Stored items from a collection
※

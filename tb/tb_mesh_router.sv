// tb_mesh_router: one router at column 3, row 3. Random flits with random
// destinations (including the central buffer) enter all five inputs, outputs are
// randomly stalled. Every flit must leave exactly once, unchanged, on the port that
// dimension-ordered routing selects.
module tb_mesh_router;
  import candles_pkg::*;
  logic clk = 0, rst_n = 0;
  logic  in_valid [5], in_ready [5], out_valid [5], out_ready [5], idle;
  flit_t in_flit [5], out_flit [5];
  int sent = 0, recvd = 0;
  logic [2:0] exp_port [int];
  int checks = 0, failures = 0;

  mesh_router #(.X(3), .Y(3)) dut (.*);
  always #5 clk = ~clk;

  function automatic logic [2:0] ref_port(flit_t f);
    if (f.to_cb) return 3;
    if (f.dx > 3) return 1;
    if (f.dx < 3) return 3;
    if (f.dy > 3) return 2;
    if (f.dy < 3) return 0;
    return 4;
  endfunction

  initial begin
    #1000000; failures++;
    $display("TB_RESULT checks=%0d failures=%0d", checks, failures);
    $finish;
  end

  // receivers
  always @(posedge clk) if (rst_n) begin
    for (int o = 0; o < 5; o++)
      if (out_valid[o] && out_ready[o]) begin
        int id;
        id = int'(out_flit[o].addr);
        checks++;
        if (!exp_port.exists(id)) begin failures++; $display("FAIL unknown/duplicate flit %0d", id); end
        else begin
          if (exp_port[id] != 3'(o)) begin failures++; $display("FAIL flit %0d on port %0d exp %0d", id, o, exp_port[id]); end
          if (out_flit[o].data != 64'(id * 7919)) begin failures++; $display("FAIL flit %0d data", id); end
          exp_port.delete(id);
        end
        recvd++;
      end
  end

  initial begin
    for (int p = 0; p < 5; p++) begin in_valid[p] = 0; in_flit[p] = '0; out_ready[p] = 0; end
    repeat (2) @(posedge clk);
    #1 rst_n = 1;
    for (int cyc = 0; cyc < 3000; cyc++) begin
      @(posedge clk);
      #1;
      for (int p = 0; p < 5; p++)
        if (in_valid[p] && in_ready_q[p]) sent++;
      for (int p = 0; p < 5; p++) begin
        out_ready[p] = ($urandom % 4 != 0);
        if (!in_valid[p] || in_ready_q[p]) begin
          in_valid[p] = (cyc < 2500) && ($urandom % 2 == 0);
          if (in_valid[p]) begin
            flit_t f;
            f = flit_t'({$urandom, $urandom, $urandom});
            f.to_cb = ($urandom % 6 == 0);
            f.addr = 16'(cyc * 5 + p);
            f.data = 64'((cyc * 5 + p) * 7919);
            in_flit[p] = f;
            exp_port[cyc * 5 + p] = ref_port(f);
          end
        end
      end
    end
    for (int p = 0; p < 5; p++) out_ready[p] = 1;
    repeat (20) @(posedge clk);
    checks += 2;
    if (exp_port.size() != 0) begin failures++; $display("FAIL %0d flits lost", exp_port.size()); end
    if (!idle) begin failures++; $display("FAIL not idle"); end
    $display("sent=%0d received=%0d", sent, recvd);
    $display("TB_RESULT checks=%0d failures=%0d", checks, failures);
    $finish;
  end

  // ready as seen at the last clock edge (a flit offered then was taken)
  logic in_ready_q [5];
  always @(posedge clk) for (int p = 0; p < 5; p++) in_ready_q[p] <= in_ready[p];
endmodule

※

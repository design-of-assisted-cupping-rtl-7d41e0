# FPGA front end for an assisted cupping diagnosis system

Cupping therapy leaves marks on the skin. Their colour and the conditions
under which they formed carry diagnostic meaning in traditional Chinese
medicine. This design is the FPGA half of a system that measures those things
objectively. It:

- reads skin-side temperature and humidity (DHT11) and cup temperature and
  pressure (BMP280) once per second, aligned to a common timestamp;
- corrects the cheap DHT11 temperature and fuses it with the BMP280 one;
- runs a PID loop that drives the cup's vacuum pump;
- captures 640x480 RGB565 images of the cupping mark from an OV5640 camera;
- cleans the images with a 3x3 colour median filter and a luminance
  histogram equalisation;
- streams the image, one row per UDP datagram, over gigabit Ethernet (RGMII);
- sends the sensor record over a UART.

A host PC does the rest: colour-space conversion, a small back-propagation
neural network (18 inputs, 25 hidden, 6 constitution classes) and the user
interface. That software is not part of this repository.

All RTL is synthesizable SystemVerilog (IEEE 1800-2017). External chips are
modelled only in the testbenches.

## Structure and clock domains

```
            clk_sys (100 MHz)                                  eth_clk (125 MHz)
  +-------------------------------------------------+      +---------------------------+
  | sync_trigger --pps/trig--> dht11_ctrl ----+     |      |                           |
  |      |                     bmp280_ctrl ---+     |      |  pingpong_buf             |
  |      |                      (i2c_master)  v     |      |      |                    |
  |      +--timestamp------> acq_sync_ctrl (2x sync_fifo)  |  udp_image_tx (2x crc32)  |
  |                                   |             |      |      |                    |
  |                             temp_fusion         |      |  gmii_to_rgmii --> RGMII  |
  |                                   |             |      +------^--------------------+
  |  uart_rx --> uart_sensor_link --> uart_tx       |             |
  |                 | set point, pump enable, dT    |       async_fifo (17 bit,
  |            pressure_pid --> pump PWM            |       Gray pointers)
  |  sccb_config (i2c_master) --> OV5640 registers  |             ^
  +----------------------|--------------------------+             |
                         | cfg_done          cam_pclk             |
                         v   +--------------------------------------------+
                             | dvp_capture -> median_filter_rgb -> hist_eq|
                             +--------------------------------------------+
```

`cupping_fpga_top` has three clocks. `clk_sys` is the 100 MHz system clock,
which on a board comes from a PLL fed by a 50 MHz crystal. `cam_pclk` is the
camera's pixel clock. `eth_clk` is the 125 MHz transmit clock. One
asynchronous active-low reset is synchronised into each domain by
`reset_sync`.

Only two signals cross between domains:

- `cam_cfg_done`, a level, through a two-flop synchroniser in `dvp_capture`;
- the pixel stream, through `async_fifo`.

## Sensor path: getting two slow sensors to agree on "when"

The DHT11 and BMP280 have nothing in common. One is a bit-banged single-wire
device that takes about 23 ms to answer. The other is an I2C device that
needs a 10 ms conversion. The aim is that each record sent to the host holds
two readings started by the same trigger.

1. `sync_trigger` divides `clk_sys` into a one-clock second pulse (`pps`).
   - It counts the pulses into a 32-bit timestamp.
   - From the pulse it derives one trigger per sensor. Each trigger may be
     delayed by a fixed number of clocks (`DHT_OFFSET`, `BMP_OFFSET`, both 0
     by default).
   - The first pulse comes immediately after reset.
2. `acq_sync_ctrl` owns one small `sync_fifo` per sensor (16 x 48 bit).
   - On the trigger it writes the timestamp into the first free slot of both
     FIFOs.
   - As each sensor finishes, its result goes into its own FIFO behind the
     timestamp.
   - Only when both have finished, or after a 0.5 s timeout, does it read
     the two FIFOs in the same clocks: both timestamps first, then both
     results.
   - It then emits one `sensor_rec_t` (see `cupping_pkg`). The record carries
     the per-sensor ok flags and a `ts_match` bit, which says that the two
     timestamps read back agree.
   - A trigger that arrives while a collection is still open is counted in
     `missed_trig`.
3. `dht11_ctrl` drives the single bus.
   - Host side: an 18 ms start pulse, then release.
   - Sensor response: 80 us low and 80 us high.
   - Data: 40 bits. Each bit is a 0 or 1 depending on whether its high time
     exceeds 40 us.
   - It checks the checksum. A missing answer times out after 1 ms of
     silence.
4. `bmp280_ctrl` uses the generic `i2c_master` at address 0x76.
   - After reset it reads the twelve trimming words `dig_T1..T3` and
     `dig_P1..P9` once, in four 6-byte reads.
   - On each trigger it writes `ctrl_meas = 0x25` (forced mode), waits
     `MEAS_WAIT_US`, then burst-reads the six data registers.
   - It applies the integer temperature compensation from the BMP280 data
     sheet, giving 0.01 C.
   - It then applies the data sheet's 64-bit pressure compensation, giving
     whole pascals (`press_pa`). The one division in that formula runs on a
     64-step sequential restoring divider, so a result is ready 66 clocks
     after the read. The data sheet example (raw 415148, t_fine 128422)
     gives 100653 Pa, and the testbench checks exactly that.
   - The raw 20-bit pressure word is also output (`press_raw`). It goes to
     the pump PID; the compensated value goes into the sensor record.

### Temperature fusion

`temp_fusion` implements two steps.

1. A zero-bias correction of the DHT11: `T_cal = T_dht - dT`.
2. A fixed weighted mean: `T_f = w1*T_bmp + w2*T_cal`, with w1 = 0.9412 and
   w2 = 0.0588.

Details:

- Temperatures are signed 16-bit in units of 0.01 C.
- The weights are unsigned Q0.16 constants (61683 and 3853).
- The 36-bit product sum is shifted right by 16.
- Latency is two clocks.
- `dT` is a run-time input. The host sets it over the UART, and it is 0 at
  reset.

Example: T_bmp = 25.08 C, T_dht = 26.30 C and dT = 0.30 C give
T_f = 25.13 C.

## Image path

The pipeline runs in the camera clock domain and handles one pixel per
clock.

※

What needs to be done -
Which lines run from the one holding "A host PC does" through the one holding "Only two signals" in the records above? Repeat them exactly, both included, and nothing more.

Response for this exercise -
A host PC does the rest: colour-space conversion, a small back-propagation
neural network (18 inputs, 25 hidden, 6 constitution classes) and the user
interface. That software is not part of this repository.

All RTL is synthesizable SystemVerilog (IEEE 1800-2017). External chips are
modelled only in the testbenches.

## Structure and clock domains

```
            clk_sys (100 MHz)                                  eth_clk (125 MHz)
  +-------------------------------------------------+      +---------------------------+
  | sync_trigger --pps/trig--> dht11_ctrl ----+     |      |                           |
  |      |                     bmp280_ctrl ---+     |      |  pingpong_buf             |
  |      |                      (i2c_master)  v     |      |      |                    |
  |      +--timestamp------> acq_sync_ctrl (2x sync_fifo)  |  udp_image_tx (2x crc32)  |
  |                                   |             |      |      |                    |
  |                             temp_fusion         |      |  gmii_to_rgmii --> RGMII  |
  |                                   |             |      +------^--------------------+
  |  uart_rx --> uart_sensor_link --> uart_tx       |             |
  |                 | set point, pump enable, dT    |       async_fifo (17 bit,
  |            pressure_pid --> pump PWM            |       Gray pointers)
  |  sccb_config (i2c_master) --> OV5640 registers  |             ^
  +----------------------|--------------------------+             |
                         | cfg_done          cam_pclk             |
                         v   +--------------------------------------------+
                             | dvp_capture -> median_filter_rgb -> hist_eq|
                             +--------------------------------------------+
```

`cupping_fpga_top` has three clocks. `clk_sys` is the 100 MHz system clock,
which on a board comes from a PLL fed by a 50 MHz crystal. `cam_pclk` is the
camera's pixel clock. `eth_clk` is the 125 MHz transmit clock. One
asynchronous active-low reset is synchronised into each domain by
`reset_sync`.

Only two signals cross between domains:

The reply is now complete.